By Ed King
Investment opportunities in energy efficiency remain strong despite the current financial crisis, and could offer attractive returns over the coming decade, according to fund managers Ingenious.
With the current Eurozone crisis showing no signs of abating, and many experts predicting a global slide into recession, the short-term outlook appears to be bleak.
But certain sectors within the cleantech market have the potential to ride out the storm, according to Ingenious Investment Director James Axtell.
“It’s clear to us that clean energy has the characteristics that media had 10 years ago.
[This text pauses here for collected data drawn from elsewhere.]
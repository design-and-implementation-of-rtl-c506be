// jls_gradq: gradient computation and context quantization.
//
// From the causal samples a, b, c, d it forms the local gradients
// D1 = d - b, D2 = b - c, D3 = c - a, quantizes each into nine regions with
// the JPEG-LS thresholds T1/T2/T3 (3/7/21 for 8-bit samples, lossless), and
// folds the triple so that its first non-zero element is positive. The folded
// triple is numbered 81*Q1 + 9*Q2 + Q3, giving a context index 1..364; `sign`
// tells whether the triple was negated. When all three gradients are zero
// `flat` is set: that is the condition for entering run mode.
//
// Purely combinational; the encoder registers its outputs as its second
// pipeline level.
//
// Computing Q1, Q2, Q3 and Q in one pipeline level follows the original
// design; the thresholds are the JPEG-LS defaults.
module jls_gradq (
  input  jls_pkg::sample_t   a,
  input  jls_pkg::sample_t   b,
  input  jls_pkg::sample_t   c,
  input  jls_pkg::sample_t   d,
  output jls_pkg::ctx_idx_t  q_idx,
  output logic               sign,   // 1: context triple was negated
  output logic               flat    // all gradients zero: run mode
);
  import jls_pkg::*;

  function automatic logic signed [3:0] quant(input logic signed [8:0] g);
    logic signed [3:0] q;
    if      (g <= -9'sd21) q = -4'sd4;
    else if (g <= -9'sd7)  q = -4'sd3;
    else if (g <= -9'sd3)  q = -4'sd2;
    else if (g <  9'sd0)   q = -4'sd1;
    else if (g == 9'sd0)   q = 4'sd0;
    else if (g <  9'sd3)   q = 4'sd1;
    else if (g <  9'sd7)   q = 4'sd2;
    else if (g <  9'sd21)  q = 4'sd3;
    else                   q = 4'sd4;
    return q;
  endfunction

  logic signed [3:0] q1, q2, q3;
  logic signed [9:0] qs;

  always_comb begin
    q1 = quant($signed({1'b0, d}) - $signed({1'b0, b}));
    q2 = quant($signed({1'b0, b}) - $signed({1'b0, c}));
    q3 = quant($signed({1'b0, c}) - $signed({1'b0, a}));
    flat = (q1 == 0) && (q2 == 0) && (q3 == 0);
    sign = (q1 < 0) || (q1 == 0 && q2 < 0) || (q1 == 0 && q2 == 0 && q3 < 0);
    qs = 10'sd81 * 10'(q1) + 10'sd9 * 10'(q2) + 10'(q3);
    if (sign) qs = -qs;
    q_idx = ctx_idx_t'(qs[8:0]);
  end

endmodule
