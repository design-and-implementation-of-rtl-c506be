// tb_jls_gradq: self-checking testbench of the gradient quantizer.
//
// Drives random and corner-case neighbour sets (a, b, c, d) into the purely
// combinational jls_gradq and compares the context index, the sign flag and
// the run-mode flag with an integer model built from the reference coder's
// quantizer (thresholds 3/7/21, sign folding so that the first non-zero
// gradient is positive, index 81*Q1 + 9*Q2 + Q3). The block has no clock;
// a clock is kept only to pace the stimulus and for the watchdog.
//
// The checked behaviour is that of the design under test; cycle bounds follow
// this design's own timing, as the original gives no cycle-level figures for
// the block.
module tb_jls_gradq;
  import jls_pkg::*;
  import jls_ref_pkg::*;

  logic clk = 0;
  always #5 clk = ~clk;

  sample_t a, b, c, d;
  ctx_idx_t q_idx;
  logic sign, flat;
  jls_gradq dut (.*);

  int checks = 0, failures = 0;
  task automatic check(bit ok, string what);
    checks++;
    if (!ok) begin
      failures++;
      if (failures < 20) $display("FAIL: %s", what);
    end
  endtask

  task automatic one(int ia, int ib, int ic, int id);
    int q1, q2, q3, s, q;
    a = sample_t'(ia); b = sample_t'(ib); c = sample_t'(ic); d = sample_t'(id);
    @(negedge clk);
    q1 = quant(id - ib);
    q2 = quant(ib - ic);
    q3 = quant(ic - ia);
    s = 0;
    if (q1 < 0 || (q1 == 0 && q2 < 0) || (q1 == 0 && q2 == 0 && q3 < 0)) begin
      s = 1; q1 = -q1; q2 = -q2; q3 = -q3;
    end
    q = 81 * q1 + 9 * q2 + q3;
    check(flat == (q == 0), $sformatf("flat a=%0d b=%0d c=%0d d=%0d", ia, ib, ic, id));
    if (q != 0) begin
      check(q_idx == ctx_idx_t'(q), $sformatf("q_idx %0d expected %0d (a=%0d b=%0d c=%0d d=%0d)", q_idx, q, ia, ib, ic, id));
      check(sign == s[0], $sformatf("sign a=%0d b=%0d c=%0d d=%0d", ia, ib, ic, id));
    end
  endtask

  initial begin
    // every threshold boundary on each gradient
    int del[] = '{-255, -22, -21, -20, -8, -7, -6, -4, -3, -2, -1, 0, 1, 2, 3, 4, 6, 7, 8, 20, 21, 22, 255};
    foreach (del[i]) begin
      int base;
      base = (del[i] < 0) ? 255 : 0;
      one(128, base, 128, base + del[i]);       // D1 = d - b
      one(128, base + del[i], base, 128);       // D2 = b - c
      one(base, 128, base + del[i], 128);       // D3 = c - a
    end
    repeat (20000) one($urandom % 256, $urandom % 256, $urandom % 256, $urandom % 256);
    // near-flat neighbourhoods
    repeat (5000) begin
      int m = 20 + $urandom % 200;
      one(m + $urandom % 9 - 4, m + $urandom % 9 - 4, m + $urandom % 9 - 4, m + $urandom % 9 - 4);
    end
    $display("TB_RESULT checks=%0d failures=%0d", checks, failures);
    $finish;
  end

  initial begin
    #10ms;
    $display("FAIL: watchdog");
    $display("TB_RESULT checks=%0d failures=%0d", checks, failures + 1);
    $finish;
  end
endmodule
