// jls_neighbors: data acquisition window of the JPEG-LS codec.
//
// Holds the previous and the current row of a BLK x BLK plane and presents
// the causal context of the sample at the current position: a (left),
// b (above), c (above-left) and d (above-right), as in the codec's sliding
// window. Edge rules are those of JPEG-LS: the row above the first row is
// zero; at the first column a = b and c is the value a had at the start of the
// previous row; at the last column d = b.
//
// Interface: `push` accepts sample `x` at the current position (row, col) and
// advances the position in raster order. After BLK*BLK pushes the window
// returns to row 0 with a zero row above, ready for the next plane. `clear`
// (synchronous) restarts at row 0, col 0. The outputs are combinational from
// the stored rows, so a, b, c, d for a position are valid in the same cycle
// the position is current and x can be pushed in that same cycle.
//
// The a, b, c, d window is the original design's first pipeline level; the
// two-row buffer is this design's own.
module jls_neighbors #(
  parameter int unsigned BLK = 8
) (
  input  logic                    clk,
  input  logic                    rst_n,
  input  logic                    clear,
  input  logic                    push,
  input  jls_pkg::sample_t        x,
  output jls_pkg::sample_t        a,
  output jls_pkg::sample_t        b,
  output jls_pkg::sample_t        c,
  output jls_pkg::sample_t        d,
  output logic [$clog2(BLK)-1:0]  col,
  output logic [$clog2(BLK)-1:0]  row,
  output logic                    last_col,
  output logic                    last_row
);
  import jls_pkg::*;

  sample_t prev_row [BLK];
  sample_t cur_row  [BLK];
  sample_t c0;            // value a had at the first column of the previous row
  logic    first_row;

  assign last_col = (col == ($clog2(BLK))'(BLK-1));
  assign last_row = (row == ($clog2(BLK))'(BLK-1));

  always_comb begin
    if (first_row) begin
      b = '0;
      c = '0;
      d = '0;
    end else begin
      b = prev_row[col];
      c = (col == 0) ? c0 : prev_row[col-1];
      d = last_col ? prev_row[col] : prev_row[col+1];
    end
    a = (col == 0) ? b : cur_row[col-1];
  end

  always_ff @(posedge clk or negedge rst_n) begin
    if (!rst_n) begin
      col       <= '0;
      row       <= '0;
      first_row <= 1'b1;
      c0        <= '0;
      for (int i = 0; i < BLK; i++) begin
        prev_row[i] <= '0;
        cur_row[i]  <= '0;
      end
    end else if (clear) begin
      col       <= '0;
      row       <= '0;
      first_row <= 1'b1;
      c0        <= '0;
    end else if (push) begin
      cur_row[col] <= x;
      if (last_col) begin
        col <= '0;
        if (last_row) begin
          row       <= '0;
          first_row <= 1'b1;
          c0        <= '0;
        end else begin
          row       <= row + 1'b1;
          first_row <= 1'b0;
          // a at the first column of the row just finished is its b
          c0        <= first_row ? '0 : prev_row[0];
          for (int i = 0; i < BLK - 1; i++) prev_row[i] <= cur_row[i];
          prev_row[BLK-1] <= x;
        end
      end else begin
        col <= col + 1'b1;
      end
    end
  end

endmodule
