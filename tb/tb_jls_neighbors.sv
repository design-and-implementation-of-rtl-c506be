// tb_jls_neighbors: self-checking testbench of the data acquisition window.
//
// Pushes several BLK x BLK planes back to back into jls_neighbors, one sample
// per cycle with occasional idle cycles, and before every push compares the
// presented neighbours a, b, c, d and the position outputs (row, col,
// last_col, last_row) with the reference coder's neighbour function, which
// applies the JPEG-LS edge rules. It also checks that `clear` in the middle
// of a plane restarts the window at row 0.
//
// The checked behaviour is that of the design under test; cycle bounds follow
// this design's own timing, as the original gives no cycle-level figures for
// the block.
module tb_jls_neighbors;
  import jls_pkg::*;
  import jls_ref_pkg::*;

  localparam int BLK = 8;

  logic clk = 0, rst_n = 0;
  always #5 clk = ~clk;

  logic clear = 0, push = 0;
  sample_t x = 0;
  sample_t a, b, c, d;
  logic [$clog2(BLK)-1:0] col, row;
  logic last_col, last_row;
  jls_neighbors #(.BLK(BLK)) dut (.*);

  int checks = 0, failures = 0;
  task automatic check(bit ok, string what);
    checks++;
    if (!ok) begin
      failures++;
      if (failures < 20) $display("FAIL: %s", what);
    end
  endtask

  // push a plane; stop after `upto` samples
  task automatic plane(int kind, int seed, int upto);
    byte unsigned blk[], p[];
    make_block(blk, BLK, kind, seed);
    p = new[BLK * BLK];
    for (int i = 0; i < BLK * BLK; i++) p[i] = blk[i];
    for (int i = 0; i < upto; i++) begin
      int ra, rb, rc, rd, r, cc;
      r = i / BLK;
      cc = i % BLK;
      @(negedge clk);
      if ($urandom % 5 == 0) begin
        push = 0;
        @(negedge clk);
      end
      nbrs(p, BLK, r, cc, ra, rb, rc, rd);
      check(a == sample_t'(ra) && b == sample_t'(rb) && c == sample_t'(rc) && d == sample_t'(rd),
            $sformatf("(%0d,%0d) abcd %0d %0d %0d %0d expected %0d %0d %0d %0d", r, cc, a, b, c, d, ra, rb, rc, rd));
      check(row == r && col == cc && last_col == (cc == BLK - 1) && last_row == (r == BLK - 1),
            $sformatf("position %0d,%0d expected %0d,%0d", row, col, r, cc));
      push = 1;
      x = p[i];
    end
    @(negedge clk);
    push = 0;
  endtask

  initial begin
    repeat (3) @(posedge clk);
    rst_n = 1;
    for (int k = 0; k < 6; k++) plane(k, 11 * k + 1, BLK * BLK);
    plane(2, 99, 21);                // abandon a plane half way ...
    @(negedge clk);
    clear = 1;
    @(negedge clk);
    clear = 0;
    plane(5, 123, BLK * BLK);        // ... and start afresh after clear
    plane(3, 7, BLK * BLK);
    $display("TB_RESULT checks=%0d failures=%0d", checks, failures);
    $finish;
  end

  initial begin
    #1ms;
    $display("FAIL: watchdog");
    $display("TB_RESULT checks=%0d failures=%0d", checks, failures + 1);
    $finish;
  end
endmodule
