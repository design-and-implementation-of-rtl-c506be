// jls_predictor: edge-detecting prediction with adaptive bias correction.
//
// The fixed predictor is the median edge detector of JPEG-LS: min(a,b) when
// c >= max(a,b) (an edge above or left), max(a,b) when c <= min(a,b), and the
// planar estimate a + b - c otherwise. The adaptive correction then adds the
// context's bias value C (negated when the context triple was folded, `sign`)
// and clamps the result to 0..255. Combinational; used in the encoder's third
// pipeline level and in the decoder's regular-mode step.
//
// Prediction and correction follow JPEG-LS as used by the original design.
module jls_predictor (
  input  jls_pkg::sample_t   a,
  input  jls_pkg::sample_t   b,
  input  jls_pkg::sample_t   c,
  input  logic               sign,
  input  logic signed [7:0]  cval,
  output jls_pkg::sample_t   px_fixed,
  output jls_pkg::sample_t   px
);
  import jls_pkg::*;

  sample_t mx, mn;
  logic signed [10:0] p;

  always_comb begin
    mx = (a > b) ? a : b;
    mn = (a > b) ? b : a;
    if (c >= mx)      px_fixed = mn;
    else if (c <= mn) px_fixed = mx;
    else              px_fixed = sample_t'({1'b0, a} + {1'b0, b} - {1'b0, c});
    p = $signed({3'b0, px_fixed}) + (sign ? -11'(cval) : 11'(cval));
    if (p < 0)                    px = '0;
    else if (p > 11'sd255)        px = 8'd255;
    else                          px = p[7:0];
  end

endmodule
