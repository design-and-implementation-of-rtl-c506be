// tb_jls_predictor: self-checking testbench of the predictor.
//
// Drives random neighbours a, b, c, context sign and bias correction C into
// the combinational jls_predictor and checks the fixed prediction (the median
// edge detector: min(a,b) if c >= max(a,b), max(a,b) if c <= min(a,b), else
// a + b - c) and the corrected prediction (fixed +/- C, clamped to 0..255).
// Corner cases (equal neighbours, extreme C, clamping at both ends) are
// covered explicitly. A clock paces the stimulus and drives the watchdog.
//
// The checked behaviour is that of the design under test; cycle bounds follow
// this design's own timing, as the original gives no cycle-level figures for
// the block.
module tb_jls_predictor;
  import jls_pkg::*;

  logic clk = 0;
  always #5 clk = ~clk;

  sample_t a, b, c, px_fixed, px;
  logic sign;
  logic signed [7:0] cval;
  jls_predictor dut (.*);

  int checks = 0, failures = 0;
  int n_clamp = 0;
  task automatic check(bit ok, string what);
    checks++;
    if (!ok) begin
      failures++;
      if (failures < 20) $display("FAIL: %s", what);
    end
  endtask

  task automatic one(int ia, int ib, int ic, int s, int cv);
    int mx, mn, pf, p;
    a = sample_t'(ia); b = sample_t'(ib); c = sample_t'(ic);
    sign = s[0]; cval = 8'(cv);
    @(negedge clk);
    mx = (ia > ib) ? ia : ib;
    mn = (ia > ib) ? ib : ia;
    if (ic >= mx) pf = mn;
    else if (ic <= mn) pf = mx;
    else pf = ia + ib - ic;
    p = pf + (s ? -cv : cv);
    if (p > 255 || p < 0) n_clamp++;
    if (p > 255) p = 255;
    if (p < 0) p = 0;
    check(px_fixed == sample_t'(pf), $sformatf("MED a=%0d b=%0d c=%0d: %0d expected %0d", ia, ib, ic, px_fixed, pf));
    check(px == sample_t'(p), $sformatf("px a=%0d b=%0d c=%0d s=%0d C=%0d: %0d expected %0d", ia, ib, ic, s, cv, px, p));
  endtask

  initial begin
    one(0, 0, 0, 0, 0);
    one(255, 255, 255, 0, 127);
    one(0, 0, 0, 0, -128);
    one(255, 0, 0, 1, -128);
    one(10, 200, 100, 0, 5);
    one(200, 10, 255, 1, 3);
    one(200, 10, 0, 0, -3);
    repeat (30000) one($urandom % 256, $urandom % 256, $urandom % 256, $urandom % 2, int'($urandom % 256) - 128);
    check(n_clamp > 0, "clamping never exercised");
    $display("TB_RESULT checks=%0d failures=%0d", checks, failures);
    $finish;
  end

  initial begin
    #10ms;
    $display("FAIL: watchdog");
    $display("TB_RESULT checks=%0d failures=%0d", checks, failures + 1);
    $finish;
  end
endmodule
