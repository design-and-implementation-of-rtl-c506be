// jls_regs: register module of the codec, an AXI4-Lite slave for the CPU.
//
// The CPU programs the source and destination DDR addresses and the block
// count of each core, starts a core by writing its bit in CTRL, and polls
// STATUS. Register map (byte offsets, see jls_pkg): CTRL (write: bit0 starts
// the encoder, bit1 the decoder; the start outputs pulse for one cycle),
// STATUS (bit0 encoder busy, bit1 encoder done, bit2 decoder busy, bit3
// decoder done; a done bit is set by the core's done pulse and cleared by the
// next start), ENC_SRC, ENC_DST, ENC_NBLK, ENC_BYTES (read only), ENC_RAW
// (read only), DEC_SRC, DEC_DST, DEC_NBLK, DEC_BYTES (read only).
//
// Bus timing: a write is taken when address and data are both valid and no
// response is pending; the response follows one cycle later. A read is taken
// when no read data is pending; the data follows one cycle later. Byte
// strobes are honoured. Unmapped offsets read zero and ignore writes; every
// response is OKAY.
//
// The original design has a register block through which the CPU controls the
// cores; the register map and AXI4-Lite timing are this design's own.
module jls_regs (
  input  logic               clk,
  input  logic               rst_n,
  input  jls_pkg::axil_req_t s_req,
  output jls_pkg::axil_rsp_t s_rsp,
  // encoder core
  output logic               enc_start,
  output logic [31:0]        enc_src,
  output logic [31:0]        enc_dst,
  output logic [31:0]        enc_nblk,
  input  logic               enc_busy,
  input  logic               enc_done,
  input  logic [31:0]        enc_bytes,
  input  logic [31:0]        enc_raw,
  // decoder core
  output logic               dec_start,
  output logic [31:0]        dec_src,
  output logic [31:0]        dec_dst,
  output logic [31:0]        dec_nblk,
  input  logic               dec_busy,
  input  logic               dec_done,
  input  logic [31:0]        dec_bytes
);
  import jls_pkg::*;

  logic enc_done_r, dec_done_r;
  logic bvalid, rvalid;
  logic [31:0] rdata;
  logic wr_fire, rd_fire;

  assign wr_fire = s_req.awvalid && s_req.wvalid && !bvalid;
  assign rd_fire = s_req.arvalid && !rvalid;

  always_comb begin
    s_rsp         = '0;
    s_rsp.awready = wr_fire;
    s_rsp.wready  = wr_fire;
    s_rsp.bvalid  = bvalid;
    s_rsp.bresp   = 2'b00;
    s_rsp.arready = rd_fire;
    s_rsp.rvalid  = rvalid;
    s_rsp.rdata   = rdata;
    s_rsp.rresp   = 2'b00;
  end

  function automatic logic [31:0] merge(input logic [31:0] old, input logic [31:0] nw,
                                        input logic [3:0] strb);
    logic [31:0] r;
    for (int i = 0; i < 4; i++) r[8*i +: 8] = strb[i] ? nw[8*i +: 8] : old[8*i +: 8];
    return r;
  endfunction

  always_ff @(posedge clk or negedge rst_n) begin
    if (!rst_n) begin
      enc_start  <= 1'b0;
      dec_start  <= 1'b0;
      enc_src    <= '0;
      enc_dst    <= '0;
      enc_nblk   <= '0;
      dec_src    <= '0;
      dec_dst    <= '0;
      dec_nblk   <= '0;
      enc_done_r <= 1'b0;
      dec_done_r <= 1'b0;
      bvalid     <= 1'b0;
      rvalid     <= 1'b0;
      rdata      <= '0;
    end else begin
      enc_start <= 1'b0;
      dec_start <= 1'b0;
      if (enc_done) enc_done_r <= 1'b1;
      if (dec_done) dec_done_r <= 1'b1;
      if (bvalid && s_req.bready) bvalid <= 1'b0;
      if (rvalid && s_req.rready) rvalid <= 1'b0;
      if (wr_fire) begin
        bvalid <= 1'b1;
        unique case (s_req.awaddr)
          REG_CTRL: begin
            if (s_req.wstrb[0] && s_req.wdata[0]) begin
              enc_start  <= 1'b1;
              enc_done_r <= 1'b0;
            end
            if (s_req.wstrb[0] && s_req.wdata[1]) begin
              dec_start  <= 1'b1;
              dec_done_r <= 1'b0;
            end
          end
          REG_ENC_SRC:  enc_src  <= merge(enc_src,  s_req.wdata, s_req.wstrb);
          REG_ENC_DST:  enc_dst  <= merge(enc_dst,  s_req.wdata, s_req.wstrb);
          REG_ENC_NBLK: enc_nblk <= merge(enc_nblk, s_req.wdata, s_req.wstrb);
          REG_DEC_SRC:  dec_src  <= merge(dec_src,  s_req.wdata, s_req.wstrb);
          REG_DEC_DST:  dec_dst  <= merge(dec_dst,  s_req.wdata, s_req.wstrb);
          REG_DEC_NBLK: dec_nblk <= merge(dec_nblk, s_req.wdata, s_req.wstrb);
          default: ;
        endcase
      end
      if (rd_fire) begin
        rvalid <= 1'b1;
        unique case (s_req.araddr)
          REG_STATUS:    rdata <= {28'd0, dec_done_r, dec_busy, enc_done_r, enc_busy};
          REG_ENC_SRC:   rdata <= enc_src;
          REG_ENC_DST:   rdata <= enc_dst;
          REG_ENC_NBLK:  rdata <= enc_nblk;
          REG_ENC_BYTES: rdata <= enc_bytes;
          REG_ENC_RAW:   rdata <= enc_raw;
          REG_DEC_SRC:   rdata <= dec_src;
          REG_DEC_DST:   rdata <= dec_dst;
          REG_DEC_NBLK:  rdata <= dec_nblk;
          REG_DEC_BYTES: rdata <= dec_bytes;
          default:       rdata <= '0;
        endcase
      end
    end
  end

endmodule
Finance are getting the picture and so are the government with regulations and incentives – the carrot and stick,” he told RTCC.
“We’re using our experience in crafting innovative investment opportunities – the key is not to take technical or developmental risks.”
Ingenious have recently launched two UK funds, one focussing on mature solar PV installations benefitting from feed-in-tariffs, the other aimed at the growing energy efficiency market.
Estimated to be worth £4.3 billion in 2010 – the UK energy efficiency market has been targeted by the current government through policies such as the Green Deal, which aims to help reduce emissions from the home by 29% by 2022 (on 2008 levels).
While the UK government have recently slashed solar incentives, with Minister Greg Barker effectively admitting they were too successful, there has been increased support for energy efficiency measures, which Axtell believes came out of a recent review ‘smelling of roses’.
And Camco Director Dave Worthington, whose company oversees global cleantech development initiatives, says he is encouraged by the way government regulation and private enterprise appear to be working together across the world.
“We are seeing private sector and multi-national blue-chip companies starting to drive the sector as much as government legislation,” he told RTCC.
“It’s important for [companies] in terms of energy efficiency, cost management and delivering value for money both for customers and shareholders. Government actions are still important – but these are mixed on a regional basis.”
Examples of top-down leadership include India’s recent introduction of an Emissions Trading scheme and Malaysia’s decision to cut emissions by 40% by 2020, which Worthington describes as ‘exciting’ developments.
Still more potential exists in Russia – according to the 2011 IEA World Energy Outlook – published this week.
It reports efficiency measures could have saved Russia 30% of its energy consumption in 2008 and praises both President Medvedev’s decision to target energy efficiency as a ‘strategic priority’.
Away from the contested future of the Kyoto Protocol, negotiations at COP17 in Durban are expected to focus on the development of two key instruments that could see finance for energy efficiency measures easier to access – the Technology Mechanism and Green Climate Fund.
Yet for once it appears not all hopes rest on securing a global deal. Camco’s Worthington says business across the world is already buying into a low-carbon economy.
“We don’t have massive expectations for the COP, we’re more excited about what is happening in blue chip companies and regional markets: it’s becoming an almost irreversible trend”.